• **Goal of the exercise**
For this exercise, copy out each line of the material below that includes "entries".
*** Begin section ***
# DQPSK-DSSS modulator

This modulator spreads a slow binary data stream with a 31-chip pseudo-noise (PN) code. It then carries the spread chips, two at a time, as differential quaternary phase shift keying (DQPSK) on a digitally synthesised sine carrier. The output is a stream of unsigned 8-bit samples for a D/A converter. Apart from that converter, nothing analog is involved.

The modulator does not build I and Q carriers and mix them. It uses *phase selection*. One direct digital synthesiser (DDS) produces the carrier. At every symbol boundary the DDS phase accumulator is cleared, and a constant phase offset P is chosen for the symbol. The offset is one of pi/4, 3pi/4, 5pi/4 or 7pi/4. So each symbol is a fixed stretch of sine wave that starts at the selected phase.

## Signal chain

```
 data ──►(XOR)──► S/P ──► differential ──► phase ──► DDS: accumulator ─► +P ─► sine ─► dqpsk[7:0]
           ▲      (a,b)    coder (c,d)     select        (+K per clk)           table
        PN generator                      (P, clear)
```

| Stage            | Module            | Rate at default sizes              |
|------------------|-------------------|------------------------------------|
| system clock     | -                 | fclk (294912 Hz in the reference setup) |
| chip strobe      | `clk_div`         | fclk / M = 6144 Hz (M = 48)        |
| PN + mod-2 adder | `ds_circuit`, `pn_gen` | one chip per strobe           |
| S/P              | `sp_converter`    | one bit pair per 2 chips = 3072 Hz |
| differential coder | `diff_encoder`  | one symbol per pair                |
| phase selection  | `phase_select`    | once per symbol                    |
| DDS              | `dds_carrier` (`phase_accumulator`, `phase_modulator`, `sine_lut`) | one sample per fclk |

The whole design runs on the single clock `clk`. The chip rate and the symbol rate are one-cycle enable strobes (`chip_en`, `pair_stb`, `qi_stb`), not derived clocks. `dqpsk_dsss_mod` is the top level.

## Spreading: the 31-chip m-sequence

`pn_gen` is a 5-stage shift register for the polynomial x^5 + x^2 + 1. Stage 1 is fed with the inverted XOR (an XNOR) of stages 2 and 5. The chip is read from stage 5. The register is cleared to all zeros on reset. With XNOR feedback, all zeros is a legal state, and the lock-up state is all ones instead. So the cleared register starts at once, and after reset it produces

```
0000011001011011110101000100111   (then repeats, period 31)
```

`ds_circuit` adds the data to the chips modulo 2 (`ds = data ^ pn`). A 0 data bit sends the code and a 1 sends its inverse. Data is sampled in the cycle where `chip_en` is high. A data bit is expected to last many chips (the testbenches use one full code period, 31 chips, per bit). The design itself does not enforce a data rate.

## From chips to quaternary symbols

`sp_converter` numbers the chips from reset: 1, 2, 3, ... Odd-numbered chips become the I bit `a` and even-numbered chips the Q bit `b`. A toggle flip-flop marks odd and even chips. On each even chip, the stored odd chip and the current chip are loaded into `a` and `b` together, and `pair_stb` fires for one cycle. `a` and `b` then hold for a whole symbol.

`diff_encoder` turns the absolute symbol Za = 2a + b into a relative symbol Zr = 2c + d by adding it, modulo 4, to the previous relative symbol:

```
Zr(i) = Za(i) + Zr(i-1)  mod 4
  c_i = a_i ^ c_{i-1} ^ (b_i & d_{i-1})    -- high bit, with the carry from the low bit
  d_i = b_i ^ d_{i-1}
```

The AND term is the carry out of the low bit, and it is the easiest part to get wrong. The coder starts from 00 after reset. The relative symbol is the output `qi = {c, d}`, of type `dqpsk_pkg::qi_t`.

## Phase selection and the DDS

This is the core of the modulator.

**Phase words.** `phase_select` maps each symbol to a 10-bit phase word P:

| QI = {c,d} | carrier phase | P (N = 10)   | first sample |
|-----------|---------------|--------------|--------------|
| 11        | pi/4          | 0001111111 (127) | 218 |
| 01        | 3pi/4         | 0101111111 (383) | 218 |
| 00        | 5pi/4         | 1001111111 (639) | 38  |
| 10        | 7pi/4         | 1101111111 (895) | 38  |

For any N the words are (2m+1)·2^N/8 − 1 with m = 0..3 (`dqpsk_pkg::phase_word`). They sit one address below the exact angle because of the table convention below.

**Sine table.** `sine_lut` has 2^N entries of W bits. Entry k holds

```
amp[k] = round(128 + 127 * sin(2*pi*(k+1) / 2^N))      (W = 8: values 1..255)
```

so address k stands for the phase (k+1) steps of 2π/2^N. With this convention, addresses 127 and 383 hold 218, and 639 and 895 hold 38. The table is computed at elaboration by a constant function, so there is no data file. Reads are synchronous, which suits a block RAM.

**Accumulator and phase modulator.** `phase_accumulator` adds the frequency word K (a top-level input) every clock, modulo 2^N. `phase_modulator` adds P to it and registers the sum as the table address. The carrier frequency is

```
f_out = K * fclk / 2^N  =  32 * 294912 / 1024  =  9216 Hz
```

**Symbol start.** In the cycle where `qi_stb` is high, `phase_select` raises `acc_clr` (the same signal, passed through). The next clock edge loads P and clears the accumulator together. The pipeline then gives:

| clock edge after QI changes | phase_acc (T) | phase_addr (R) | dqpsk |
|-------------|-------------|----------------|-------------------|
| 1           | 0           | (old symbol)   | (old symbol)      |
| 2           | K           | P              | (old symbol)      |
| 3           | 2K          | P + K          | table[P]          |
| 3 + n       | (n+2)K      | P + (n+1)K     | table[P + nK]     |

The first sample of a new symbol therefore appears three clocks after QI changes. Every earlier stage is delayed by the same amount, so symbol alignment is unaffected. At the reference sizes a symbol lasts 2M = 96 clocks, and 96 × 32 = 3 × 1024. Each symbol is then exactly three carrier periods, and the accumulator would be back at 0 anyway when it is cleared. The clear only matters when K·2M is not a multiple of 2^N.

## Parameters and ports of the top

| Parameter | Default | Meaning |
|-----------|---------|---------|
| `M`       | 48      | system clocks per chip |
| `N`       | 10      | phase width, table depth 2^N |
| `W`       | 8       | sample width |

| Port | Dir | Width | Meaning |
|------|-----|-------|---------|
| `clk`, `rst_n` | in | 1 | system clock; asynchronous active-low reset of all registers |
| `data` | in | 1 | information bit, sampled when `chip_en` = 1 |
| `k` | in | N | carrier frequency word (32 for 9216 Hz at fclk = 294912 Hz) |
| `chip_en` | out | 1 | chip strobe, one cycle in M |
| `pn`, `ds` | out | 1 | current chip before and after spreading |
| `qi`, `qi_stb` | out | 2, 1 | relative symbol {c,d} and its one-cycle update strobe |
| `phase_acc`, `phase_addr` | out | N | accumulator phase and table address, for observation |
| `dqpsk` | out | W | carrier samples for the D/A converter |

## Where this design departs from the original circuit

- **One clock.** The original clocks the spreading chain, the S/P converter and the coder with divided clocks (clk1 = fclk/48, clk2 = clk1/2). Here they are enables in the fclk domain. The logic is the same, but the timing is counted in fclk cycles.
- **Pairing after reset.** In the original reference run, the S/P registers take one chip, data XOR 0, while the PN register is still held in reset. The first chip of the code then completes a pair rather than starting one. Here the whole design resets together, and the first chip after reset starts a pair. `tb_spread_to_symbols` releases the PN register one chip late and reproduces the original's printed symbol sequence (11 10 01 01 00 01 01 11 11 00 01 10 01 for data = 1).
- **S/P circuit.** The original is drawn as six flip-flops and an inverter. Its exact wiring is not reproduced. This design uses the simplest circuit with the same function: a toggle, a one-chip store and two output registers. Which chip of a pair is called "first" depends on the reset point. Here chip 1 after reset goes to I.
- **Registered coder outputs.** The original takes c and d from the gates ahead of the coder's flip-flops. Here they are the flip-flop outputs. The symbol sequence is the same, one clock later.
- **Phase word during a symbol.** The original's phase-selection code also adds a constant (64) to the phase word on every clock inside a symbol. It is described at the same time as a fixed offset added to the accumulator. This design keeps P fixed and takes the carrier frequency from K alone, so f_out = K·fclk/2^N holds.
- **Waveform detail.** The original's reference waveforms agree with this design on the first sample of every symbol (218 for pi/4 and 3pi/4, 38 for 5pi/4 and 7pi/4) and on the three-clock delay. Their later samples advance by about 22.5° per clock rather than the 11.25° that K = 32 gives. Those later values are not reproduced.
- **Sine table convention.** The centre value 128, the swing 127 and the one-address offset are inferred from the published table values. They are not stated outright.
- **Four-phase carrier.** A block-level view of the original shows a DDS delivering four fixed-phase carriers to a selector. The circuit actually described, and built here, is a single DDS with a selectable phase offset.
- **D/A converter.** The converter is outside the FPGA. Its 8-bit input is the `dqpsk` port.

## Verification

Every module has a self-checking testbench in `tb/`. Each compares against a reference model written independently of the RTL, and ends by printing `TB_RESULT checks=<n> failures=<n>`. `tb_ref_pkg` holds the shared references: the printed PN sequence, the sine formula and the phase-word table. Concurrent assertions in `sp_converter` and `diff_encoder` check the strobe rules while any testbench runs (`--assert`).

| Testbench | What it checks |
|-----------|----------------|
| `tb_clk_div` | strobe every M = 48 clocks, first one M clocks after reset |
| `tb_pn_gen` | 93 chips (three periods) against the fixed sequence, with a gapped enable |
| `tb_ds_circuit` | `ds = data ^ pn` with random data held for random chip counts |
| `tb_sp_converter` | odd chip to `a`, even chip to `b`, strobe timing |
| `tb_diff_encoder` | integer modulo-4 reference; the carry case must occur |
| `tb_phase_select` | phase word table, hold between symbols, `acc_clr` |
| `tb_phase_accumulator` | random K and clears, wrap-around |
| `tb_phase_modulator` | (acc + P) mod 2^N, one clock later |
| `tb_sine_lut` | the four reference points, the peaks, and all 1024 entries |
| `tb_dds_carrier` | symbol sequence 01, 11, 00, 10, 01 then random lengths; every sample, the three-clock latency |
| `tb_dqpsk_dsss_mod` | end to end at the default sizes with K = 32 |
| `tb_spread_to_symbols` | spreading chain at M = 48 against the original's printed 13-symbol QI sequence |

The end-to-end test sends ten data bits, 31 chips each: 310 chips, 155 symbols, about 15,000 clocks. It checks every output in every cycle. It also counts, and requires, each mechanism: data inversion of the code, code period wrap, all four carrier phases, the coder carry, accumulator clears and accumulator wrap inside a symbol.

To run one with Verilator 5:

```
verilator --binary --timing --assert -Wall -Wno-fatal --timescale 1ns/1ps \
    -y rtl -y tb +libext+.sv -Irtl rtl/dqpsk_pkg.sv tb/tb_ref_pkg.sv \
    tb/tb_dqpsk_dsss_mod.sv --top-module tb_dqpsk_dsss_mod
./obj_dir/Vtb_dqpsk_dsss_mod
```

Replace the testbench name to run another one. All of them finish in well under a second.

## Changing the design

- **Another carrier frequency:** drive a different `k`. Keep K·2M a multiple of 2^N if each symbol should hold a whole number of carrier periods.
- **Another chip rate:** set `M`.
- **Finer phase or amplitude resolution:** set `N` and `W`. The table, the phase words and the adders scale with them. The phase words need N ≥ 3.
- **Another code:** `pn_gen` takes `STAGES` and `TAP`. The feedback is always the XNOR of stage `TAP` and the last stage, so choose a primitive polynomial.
*** End section ***
• **Exercise output**
**Sine table.** `sine_lut` has 2^N entries of W bits. Entry k holds
| `tb_sine_lut` | the four reference points, the peaks, and all 1024 entries |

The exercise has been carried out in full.